# Possiamo avere di più



## Tebe (29 Ottobre 2012)

Non ho minimamente pensato che Man fosse geloso. Ho pensato che sia alla ricerca di una confidenza di tipo diversa con me, una confidenza che non saprei come gestire, mi smonterebbe l'ormone davvero una cosa del genere.
Non voglio sapere quante volte non scopa con sua moglie. Non voglio sapere quante e quali mancanze ha lui.
e lei? perchè se lui ha mancanze sono certa che pure lei non sta meglio.
Comunque.

Alle quattro gli ho mandato una mail. Mi dispiaceva tranciare così.
_
uff che noia

Avremmo potuto essere...

Infatti. A che punto saremmo adesso?

Ad un bellissimo preludio.

preludio eh? Di che? Del mio trip o del tuo, quello che ancora non so.

Il tuo? 

La posizione quella tu sotto io sopra girata di schiena. Fantastico. hai l'ormone talmente azzerato che non ti ricordi nemmeno che te l'avevo descritta con dovizia di particolari?

me lo ricordo benissimo. Ma non hai il coraggio.

...potresti averlo tu

Potresti chiedermelo

Così da sentirmi parlare mentre sei dentro di me?

Se è una sfida considerala accettata. Il comando è mio ora. Niente capricci.

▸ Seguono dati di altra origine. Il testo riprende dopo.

// tb_mode_select_4x4: self-checking test of the whole 4x4 mode decision.
// Random residual sets, usable-mode masks, neighbour modes and QP; the
// expected mode is the lowest-numbered usable mode with the smallest
// J = SATD + lambda * (1 for the most probable mode, 4 otherwise), all
// computed here.  The chosen residual and cost are compared too, and the
// result must appear 6 cycles after res_valid.
module tb_mode_select_4x4;
  import h264_pkg::*;
  import h264_ref_pkg::*;
  logic clk = 0, rstn = 0, rv = 0, bv, la, ua;
  res_t res [NMODES][16], br [16];
  logic [8:0] ms;
  mode_t lm, um, bm, mpm;
  logic [5:0] qp;
  logic [COST_W-1:0] bc;
  int checks = 0, failures = 0, hist [9];
  always #5 clk = ~clk;
  mode_select_4x4 dut (.clk, .rstn, .res_valid(rv), .res, .mode_status(ms), .left_mode(lm), .upper_mode(um),
                       .left_avail(la), .upper_avail(ua), .qp, .best_4x4_mode_valid(bv), .best_4x4_mode(bm),
                       .mpm_out(mpm), .best_cost(bc), .best_res(br));
  initial begin
    #5000000; failures++;
    $display("TB_RESULT checks=%0d failures=%0d", checks, failures); $finish;
  end
  initial begin
    int lat, em, ec, c, m, lam, amp;
    blk_t x;
    repeat (3) @(negedge clk); rstn = 1;
    for (int t = 0; t < 1500; t++) begin
      qp = 6'($urandom_range(51));
      lam = lambda(int'(qp));
      lm = 4'($urandom_range(8)); um = 4'($urandom_range(8));
      la = 1'($urandom); ua = 1'($urandom);
      m = (la && ua) ? ((lm < um) ? int'(lm) : int'(um)) : 2;
      ms = 9'($urandom) | 9'b000000100;
      amp = (t % 3 == 0) ? 3 : (t % 3 == 1) ? 20 : 255;
      em = -1; ec = 0;
      for (int k = 0; k < 9; k++) begin
        for (int i = 0; i < 16; i++) begin x[i] = int'($urandom_range(2 * amp)) - amp; res[k][i] = res_t'(x[i]); end
        c = satd(x) + ((k == m) ? lam : 4 * lam);
        if (ms[k] && (em < 0 || c < ec)) begin em = k; ec = c; end
      end
      @(negedge clk) rv = 1;
      @(negedge clk) rv = 0;
      lat = 1;
      while (!bv && lat < 20) begin @(negedge clk); lat++; end
      checks++; if (lat != 6) begin failures++; $display("latency %0d", lat); end
      checks++; if (int'(bm) != em) begin failures++; $display("t %0d mode got %0d exp %0d", t, bm, em); end
      checks++; if (int'(bc) != ec) begin failures++; $display("cost got %0d exp %0d", bc, ec); end
      checks++; if (int'(mpm) != m) failures++;
      for (int i = 0; i < 16; i++) begin checks++; if (br[i] != res[em][i]) failures++; end
      hist[em]++;
    end
    for (int k = 0; k < 9; k++) begin checks++; if (hist[k] == 0) begin failures++; $display("mode %0d never chosen", k); end end
    $display("TB_RESULT checks=%0d failures=%0d", checks, failures); $finish;
  end
endmodule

femmina&Donna. Non mi ci sento molte volte ma._
_Buona  serata._
Sono uscita dall'ufficio, ho fatto un pò di cose e poi sms.
sapevo che era lui. 

_Guarda che luna.__

hai ragione. E' luminosissima. Non vedo l'ora che a quest'ora sia buio buio _(i nostri primi infratti erano nella sua o nella mia macchina:mrgreen:al buio buio come gli adolescenti fagiani!)_

Possiamo avere di più_

A momenti mi va di traverso il caffè d'orzo che stavo bevendo.
Minchia. In che senso possiamo avere di più?
cazzo. Cosa vuol dire? Perchè mi scrive questo? E' scemo? ma tutti io gli invorniti? Ovvio. Se li becco fedeli non è che posso pretendere.
Ok tebe. Ok. calma. Rileggi quello che gli hai scritto tu.
Luna luminosa, e bla bla, non vedo l'ora sia buio buio...

Possiamo avere di più

mmmhhhh. Ho pagato, sono uscita, mi sono messa in macchina a guardare il cell.
Ok. Calma. Parla di buio. Magari sesso  bendato? per me robetta ma lui..magari..
Rispondo

_Di più cosa? un buio buissimo?

__esatto, anche se non rinuncerei mai a guardarti quando hai l'orgasmo.__

Allora te ne accorgi, nonostante ti lamenti della mia silenziosità. Comunque...mi stai propronendo un oscurità coatta? a chi? A te?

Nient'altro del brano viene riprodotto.